The Shakespeare Conference: SHK 11.0025  Wednesday, 5 January 2000.

From:           Alice Jane Cooley <This email address is being protected from spambots. You need JavaScript enabled to view it.>
Date:           Tuesday, 4 Jan 2000 15:27:34 -0500
Subject:        Re: Henry V (and Branagh)

Clifford Stetner writes:

>It may be that money was not so ignoble a motive in the age of incipient
>social mobility.  It was, after all, the only alternative to birth as a
>measure of social status, and as such could be taken as a God given sign
>of true noblesse, one of the overriding principles of secular humanism
>to be opposed to the principle of primogeniture, increasingly seen
>throughout the Renaissance as a source of decay.
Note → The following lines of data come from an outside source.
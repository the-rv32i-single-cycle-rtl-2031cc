// rv32i_asm_pkg: RV32I instruction encoders for the testbenches.
// Each function returns the 32-bit machine word of one instruction, built
// from the field layout of the R, I, S, B, U and J formats.
package rv32i_asm_pkg;

  function automatic logic [31:0] r_type(logic [6:0] f7, logic [4:0] rs2, logic [4:0] rs1,
                                         logic [2:0] f3, logic [4:0] rd, logic [6:0] opc);
    return {f7, rs2, rs1, f3, rd, opc};
  endfunction

  function automatic logic [31:0] i_type(int imm, logic [4:0] rs1, logic [2:0] f3,
                                         logic [4:0] rd, logic [6:0] opc);
    logic [11:0] i = 12'(imm);
    return {i, rs1, f3, rd, opc};
  endfunction

  function automatic logic [31:0] s_type(int imm, logic [4:0] rs2, logic [4:0] rs1, logic [2:0] f3);
    logic [11:0] i = 12'(imm);
    return {i[11:5], rs2, rs1, f3, i[4:0], 7'b0100011};
  endfunction

  function automatic logic [31:0] b_type(int imm, logic [4:0] rs2, logic [4:0] rs1, logic [2:0] f3);
    logic [12:0] i = 13'(imm);
    return {i[12], i[10:5], rs2, rs1, f3, i[4:1], i[11], 7'b1100011};
  endfunction

  function automatic logic [31:0] u_type(logic [19:0] imm20, logic [4:0] rd, logic [6:0] opc);
    return {imm20, rd, opc};
  endfunction

  function automatic logic [31:0] j_type(int imm, logic [4:0] rd);
    logic [20:0] i = 21'(imm);
    return {i[20], i[10:1], i[11], i[19:12], rd, 7'b1101111};
  endfunction

  // mnemonics
  function automatic logic [31:0] ADD (logic [4:0] rd, rs1, rs2); return r_type(7'h00, rs2, rs1, 3'd0, rd, 7'b0110011); endfunction
  function automatic logic [31:0] SUB (logic [4:0] rd, rs1, rs2); return r_type(7'h20, rs2, rs1, 3'd0, rd, 7'b0110011); endfunction
  function automatic logic [31:0] SLL (logic [4:0] rd, rs1, rs2); return r_type(7'h00, rs2, rs1, 3'd1, rd, 7'b0110011); endfunction
  function automatic logic [31:0] SLT (logic [4:0] rd, rs1, rs2); return r_type(7'h00, rs2, rs1, 3'd2, rd, 7'b0110011); endfunction
  function automatic logic [31:0] SLTU(logic [4:0] rd, rs1, rs2); return r_type(7'h00, rs2, rs1, 3'd3, rd, 7'b0110011); endfunction
  function automatic logic [31:0] XOR (logic [4:0] rd, rs1, rs2); return r_type(7'h00, rs2, rs1, 3'd4, rd, 7'b0110011); endfunction
  function automatic logic [31:0] SRL (logic [4:0] rd, rs1, rs2); return r_type(7'h00, rs2, rs1, 3'd5, rd, 7'b0110011); endfunction
  function automatic logic [31:0] SRA (logic [4:0] rd, rs1, rs2); return r_type(7'h20, rs2, rs1, 3'd5, rd, 7'b0110011); endfunction
  function automatic logic [31:0] OR  (logic [4:0] rd, rs1, rs2); return r_type(7'h00, rs2, rs1, 3'd6, rd, 7'b0110011); endfunction
  function automatic logic [31:0] AND (logic [4:0] rd, rs1, rs2); return r_type(7'h00, rs2, rs1, 3'd7, rd, 7'b0110011); endfunction

  function automatic logic [31:0] ADDI (logic [4:0] rd, rs1, int imm); return i_type(imm, rs1, 3'd0, rd, 7'b0010011); endfunction
  function automatic logic [31:0] SLTI (logic [4:0] rd, rs1, int imm); return i_type(imm, rs1, 3'd2, rd, 7'b0010011); endfunction
  function automatic logic [31:0] SLTIU(logic [4:0] rd, rs1, int imm); return i_type(imm, rs1, 3'd3, rd, 7'b0010011); endfunction
  function automatic logic [31:0] XORI (logic [4:0] rd, rs1, int imm); return i_type(imm, rs1, 3'd4, rd, 7'b0010011); endfunction
  function automatic logic [31:0] ORI  (logic [4:0] rd, rs1, int imm); return i_type(imm, rs1, 3'd6, rd, 7'b0010011); endfunction
  function automatic logic [31:0] ANDI (logic [4:0] rd, rs1, int imm); return i_type(imm, rs1, 3'd7, rd, 7'b0010011); endfunction
  function automatic logic [31:0] SLLI (logic [4:0] rd, rs1, int sh);  return i_type(sh & 31, rs1, 3'd1, rd, 7'b0010011); endfunction
  function automatic logic [31:0] SRLI (logic [4:0] rd, rs1, int sh);  return i_type(sh & 31, rs1, 3'd5, rd, 7'b0010011); endfunction
  function automatic logic [31:0] SRAI (logic [4:0] rd, rs1, int sh);  return i_type((sh & 31) | 32'h400, rs1, 3'd5, rd, 7'b0010011); endfunction

  function automatic logic [31:0] LB (logic [4:0] rd, rs1, int imm); return i_type(imm, rs1, 3'd0, rd, 7'b0000011); endfunction
  function automatic logic [31:0] LH (logic [4:0] rd, rs1, int imm); return i_type(imm, rs1, 3'd1, rd, 7'b0000011); endfunction
  function automatic logic [31:0] LW (logic [4:0] rd, rs1, int imm); return i_type(imm, rs1, 3'd2, rd, 7'b0000011); endfunction
  function automatic logic [31:0] LBU(logic [4:0] rd, rs1, int imm); return i_type(imm, rs1, 3'd4, rd, 7'b0000011); endfunction
  function automatic logic [31:0] LHU(logic [4:0] rd, rs1, int imm); return i_type(imm, rs1, 3'd5, rd, 7'b0000011); endfunction
  function automatic logic [31:0] SB (logic [4:0] rs2, rs1, int imm); return s_type(imm, rs2, rs1, 3'd0); endfunction
  function automatic logic [31:0] SH (logic [4:0] rs2, rs1, int imm); return s_type(imm, rs2, rs1, 3'd1); endfunction
  function automatic logic [31:0] SW (logic [4:0] rs2, rs1, int imm); return s_type(imm, rs2, rs1, 3'd2); endfunction

  function automatic logic [31:0] BEQ (logic [4:0] rs1, rs2, int off); return b_type(off, rs2, rs1, 3'd0); endfunction
  function automatic logic [31:0] BNE (logic [4:0] rs1, rs2, int off); return b_type(off, rs2, rs1, 3'd1); endfunction
  function automatic logic [31:0] BLT (logic [4:0] rs1, rs2, int off); return b_type(off, rs2, rs1, 3'd4); endfunction
  function automatic logic [31:0] BGE (logic [4:0] rs1, rs2, int off); return b_type(off, rs2, rs1, 3'd5); endfunction
  function automatic logic [31:0] BLTU(logic [4:0] rs1, rs2, int off); return b_type(off, rs2, rs1, 3'd6); endfunction
  function automatic logic [31:0] BGEU(logic [4:0] rs1, rs2, int off); return b_type(off, rs2, rs1, 3'd7); endfunction

  function automatic logic [31:0] LUI  (logic [4:0] rd, logic [19:0] imm20); return u_type(imm20, rd, 7'b0110111); endfunction
  function automatic logic [31:0] AUIPC(logic [4:0] rd, logic [19:0] imm20); return u_type(imm20, rd, 7'b0010111); endfunction
  function automatic logic [31:0] JAL  (logic [4:0] rd, int off); return j_type(off, rd); endfunction
  function automatic logic [31:0] JALR (logic [4:0] rd, rs1, int imm); return i_type(imm, rs1, 3'd0, rd, 7'b1100111); endfunction

  localparam logic [31:0] FENCE  = 32'h0ff0_000f;
  localparam logic [31:0] ECALL  = 32'h0000_0073;
  localparam logic [31:0] EBREAK = 32'h0010_0073;

endpackage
Perhaps I'm entering this discussion on too elementary a level. However,
the term "primogeniture" refers to the system of inheritance which
allowed only the eldest son to inherit, and as such, what it is "to be
opposed to" is the other system, which involves dividing up the land
between various sons-isn't it?

I am surprised by the suggestion that money could be seen as a sign of
"true noblesse". I don't think I've come across that before. The example
from Fulgens and Lucrece seems to miss the point: Gaius Flaminius may
possess true nobility, but he is represented as poor as well as
low-born. I don't find it hard to accept that in the climate of this era
characters would be depicted as noble in spite of being poor, or even
noble in spite of being rich (Radix malorum est Cupiditas, after all)
but noble on account of being rich? I'm not convinced.